INFORMATION SHOWN START

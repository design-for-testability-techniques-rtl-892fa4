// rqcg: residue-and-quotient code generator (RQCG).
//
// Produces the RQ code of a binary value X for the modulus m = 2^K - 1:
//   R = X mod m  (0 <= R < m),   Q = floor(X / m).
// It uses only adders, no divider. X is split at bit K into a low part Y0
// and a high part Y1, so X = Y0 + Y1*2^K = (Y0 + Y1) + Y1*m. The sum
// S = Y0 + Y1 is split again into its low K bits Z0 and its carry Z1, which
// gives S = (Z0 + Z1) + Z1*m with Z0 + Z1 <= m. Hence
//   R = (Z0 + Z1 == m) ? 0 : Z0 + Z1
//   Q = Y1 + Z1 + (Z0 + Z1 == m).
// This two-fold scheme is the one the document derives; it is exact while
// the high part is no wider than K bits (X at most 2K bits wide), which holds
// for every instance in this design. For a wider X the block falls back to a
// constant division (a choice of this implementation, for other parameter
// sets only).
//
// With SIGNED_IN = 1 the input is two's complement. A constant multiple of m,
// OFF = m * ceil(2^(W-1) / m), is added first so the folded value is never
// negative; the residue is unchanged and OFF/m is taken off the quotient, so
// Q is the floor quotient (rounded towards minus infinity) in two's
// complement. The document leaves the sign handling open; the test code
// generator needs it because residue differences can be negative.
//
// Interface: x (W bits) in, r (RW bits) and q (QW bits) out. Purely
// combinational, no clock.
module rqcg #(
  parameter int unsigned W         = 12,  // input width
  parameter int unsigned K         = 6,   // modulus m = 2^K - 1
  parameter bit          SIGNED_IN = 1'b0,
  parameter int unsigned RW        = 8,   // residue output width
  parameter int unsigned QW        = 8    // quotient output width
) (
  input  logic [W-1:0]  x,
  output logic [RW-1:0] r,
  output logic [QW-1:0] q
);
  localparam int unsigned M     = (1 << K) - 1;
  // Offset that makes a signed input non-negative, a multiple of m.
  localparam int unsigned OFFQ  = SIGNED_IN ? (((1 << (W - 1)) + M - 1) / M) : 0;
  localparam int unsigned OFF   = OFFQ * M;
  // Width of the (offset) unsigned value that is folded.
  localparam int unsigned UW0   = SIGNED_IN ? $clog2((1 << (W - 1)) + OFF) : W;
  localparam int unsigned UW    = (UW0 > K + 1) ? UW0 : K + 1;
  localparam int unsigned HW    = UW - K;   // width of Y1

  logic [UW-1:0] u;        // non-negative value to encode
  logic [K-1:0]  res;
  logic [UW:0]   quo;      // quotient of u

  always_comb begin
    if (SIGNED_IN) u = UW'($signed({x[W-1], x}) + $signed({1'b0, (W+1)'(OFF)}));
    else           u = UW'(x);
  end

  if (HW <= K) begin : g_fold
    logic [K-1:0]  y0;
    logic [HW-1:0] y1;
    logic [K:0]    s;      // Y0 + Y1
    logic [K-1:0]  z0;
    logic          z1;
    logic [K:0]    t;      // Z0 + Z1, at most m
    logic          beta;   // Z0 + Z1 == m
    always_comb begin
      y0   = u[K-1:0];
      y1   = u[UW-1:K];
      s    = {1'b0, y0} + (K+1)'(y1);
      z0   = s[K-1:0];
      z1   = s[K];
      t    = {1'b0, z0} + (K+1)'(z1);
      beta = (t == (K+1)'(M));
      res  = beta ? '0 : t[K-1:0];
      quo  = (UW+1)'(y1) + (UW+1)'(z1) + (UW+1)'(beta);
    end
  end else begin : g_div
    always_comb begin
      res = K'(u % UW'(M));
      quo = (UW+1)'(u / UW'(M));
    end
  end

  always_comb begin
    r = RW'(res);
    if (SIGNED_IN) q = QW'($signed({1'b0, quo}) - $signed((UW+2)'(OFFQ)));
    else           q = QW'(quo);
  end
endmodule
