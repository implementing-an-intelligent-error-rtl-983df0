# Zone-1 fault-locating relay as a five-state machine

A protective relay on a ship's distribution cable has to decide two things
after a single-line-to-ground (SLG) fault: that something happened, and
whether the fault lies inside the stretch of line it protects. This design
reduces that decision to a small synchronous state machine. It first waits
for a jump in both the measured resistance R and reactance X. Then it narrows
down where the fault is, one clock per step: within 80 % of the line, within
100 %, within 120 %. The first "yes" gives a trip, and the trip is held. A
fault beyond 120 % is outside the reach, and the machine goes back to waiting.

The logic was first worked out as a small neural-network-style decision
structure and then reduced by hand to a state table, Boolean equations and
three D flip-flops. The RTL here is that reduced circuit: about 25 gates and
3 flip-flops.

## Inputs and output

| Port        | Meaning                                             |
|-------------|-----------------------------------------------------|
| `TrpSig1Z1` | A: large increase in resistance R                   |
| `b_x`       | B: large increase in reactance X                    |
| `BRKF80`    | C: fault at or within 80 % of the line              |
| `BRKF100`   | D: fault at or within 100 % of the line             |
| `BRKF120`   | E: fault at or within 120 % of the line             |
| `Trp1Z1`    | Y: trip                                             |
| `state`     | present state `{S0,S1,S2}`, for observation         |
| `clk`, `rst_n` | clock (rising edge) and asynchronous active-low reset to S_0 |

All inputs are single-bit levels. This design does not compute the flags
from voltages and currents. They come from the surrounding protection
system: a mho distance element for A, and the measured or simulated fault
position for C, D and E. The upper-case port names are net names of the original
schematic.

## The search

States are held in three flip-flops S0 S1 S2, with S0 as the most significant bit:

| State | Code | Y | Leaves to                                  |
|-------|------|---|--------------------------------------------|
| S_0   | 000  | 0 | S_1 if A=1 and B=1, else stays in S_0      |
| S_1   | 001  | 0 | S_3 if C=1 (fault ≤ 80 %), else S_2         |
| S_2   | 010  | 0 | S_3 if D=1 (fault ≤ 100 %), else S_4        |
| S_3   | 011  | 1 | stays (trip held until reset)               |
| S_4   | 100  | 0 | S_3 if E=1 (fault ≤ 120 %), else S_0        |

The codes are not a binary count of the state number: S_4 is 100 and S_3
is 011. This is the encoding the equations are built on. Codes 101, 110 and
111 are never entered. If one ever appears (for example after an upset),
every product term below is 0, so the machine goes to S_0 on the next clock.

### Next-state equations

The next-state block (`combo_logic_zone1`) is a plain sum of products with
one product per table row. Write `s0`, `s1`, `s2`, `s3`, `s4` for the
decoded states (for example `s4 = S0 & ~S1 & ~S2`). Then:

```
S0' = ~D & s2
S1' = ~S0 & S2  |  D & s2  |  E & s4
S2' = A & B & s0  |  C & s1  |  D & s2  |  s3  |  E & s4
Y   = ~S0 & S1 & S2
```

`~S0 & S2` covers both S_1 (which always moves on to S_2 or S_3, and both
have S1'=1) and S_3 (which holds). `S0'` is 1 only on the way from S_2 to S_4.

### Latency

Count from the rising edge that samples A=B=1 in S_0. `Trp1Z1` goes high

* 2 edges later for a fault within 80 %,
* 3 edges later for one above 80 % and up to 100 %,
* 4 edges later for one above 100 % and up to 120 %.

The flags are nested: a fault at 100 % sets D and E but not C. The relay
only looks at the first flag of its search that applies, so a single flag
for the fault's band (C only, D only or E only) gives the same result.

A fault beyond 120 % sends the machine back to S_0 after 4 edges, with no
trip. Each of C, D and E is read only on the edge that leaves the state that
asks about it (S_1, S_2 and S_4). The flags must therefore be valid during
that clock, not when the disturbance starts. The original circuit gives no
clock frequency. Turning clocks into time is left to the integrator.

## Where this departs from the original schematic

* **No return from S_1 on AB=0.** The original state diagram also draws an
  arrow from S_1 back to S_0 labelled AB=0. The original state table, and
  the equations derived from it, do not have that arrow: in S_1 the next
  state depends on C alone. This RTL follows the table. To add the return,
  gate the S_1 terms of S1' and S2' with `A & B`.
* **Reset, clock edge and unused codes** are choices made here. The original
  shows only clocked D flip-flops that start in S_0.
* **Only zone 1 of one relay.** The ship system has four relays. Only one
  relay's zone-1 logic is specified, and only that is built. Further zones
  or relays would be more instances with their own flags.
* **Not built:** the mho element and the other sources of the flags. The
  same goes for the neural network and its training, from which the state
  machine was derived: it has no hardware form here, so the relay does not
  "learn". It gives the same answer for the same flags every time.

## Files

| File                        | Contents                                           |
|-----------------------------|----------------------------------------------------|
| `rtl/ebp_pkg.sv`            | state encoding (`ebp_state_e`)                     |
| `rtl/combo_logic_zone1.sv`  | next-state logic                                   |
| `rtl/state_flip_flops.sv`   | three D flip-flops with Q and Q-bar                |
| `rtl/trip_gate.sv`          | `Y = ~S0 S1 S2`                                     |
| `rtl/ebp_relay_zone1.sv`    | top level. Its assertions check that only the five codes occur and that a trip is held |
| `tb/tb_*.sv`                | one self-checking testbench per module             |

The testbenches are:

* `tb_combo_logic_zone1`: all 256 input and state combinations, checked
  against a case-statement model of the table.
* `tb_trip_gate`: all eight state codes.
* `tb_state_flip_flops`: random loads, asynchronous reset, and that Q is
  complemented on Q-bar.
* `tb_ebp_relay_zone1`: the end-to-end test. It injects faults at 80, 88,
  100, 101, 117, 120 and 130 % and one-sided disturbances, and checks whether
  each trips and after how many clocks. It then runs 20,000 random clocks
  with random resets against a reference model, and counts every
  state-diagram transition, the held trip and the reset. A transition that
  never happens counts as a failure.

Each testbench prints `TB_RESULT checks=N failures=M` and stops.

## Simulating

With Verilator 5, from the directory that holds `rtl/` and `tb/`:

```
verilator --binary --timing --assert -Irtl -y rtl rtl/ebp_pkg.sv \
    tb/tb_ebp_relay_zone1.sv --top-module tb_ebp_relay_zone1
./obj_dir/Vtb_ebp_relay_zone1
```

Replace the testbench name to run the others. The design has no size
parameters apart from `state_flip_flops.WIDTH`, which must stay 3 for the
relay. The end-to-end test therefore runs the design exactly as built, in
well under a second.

INFORMATION SHOWN END

▸ WHAT THE EXERCISE ASKS:
Please return the lines above that run from the line containing "output logic [RW-1:0]" to the line containing "logic [UW-1:0] u;", inclusive, exactly and with no other lines.

▸ REPLY TO THE EXERCISE:
  output logic [RW-1:0] r,
  output logic [QW-1:0] q
);
  localparam int unsigned M     = (1 << K) - 1;
  // Offset that makes a signed input non-negative, a multiple of m.
  localparam int unsigned OFFQ  = SIGNED_IN ? (((1 << (W - 1)) + M - 1) / M) : 0;
  localparam int unsigned OFF   = OFFQ * M;
  // Width of the (offset) unsigned value that is folded.
  localparam int unsigned UW0   = SIGNED_IN ? $clog2((1 << (W - 1)) + OFF) : W;
  localparam int unsigned UW    = (UW0 > K + 1) ? UW0 : K + 1;
  localparam int unsigned HW    = UW - K;   // width of Y1

  logic [UW-1:0] u;        // non-negative value to encode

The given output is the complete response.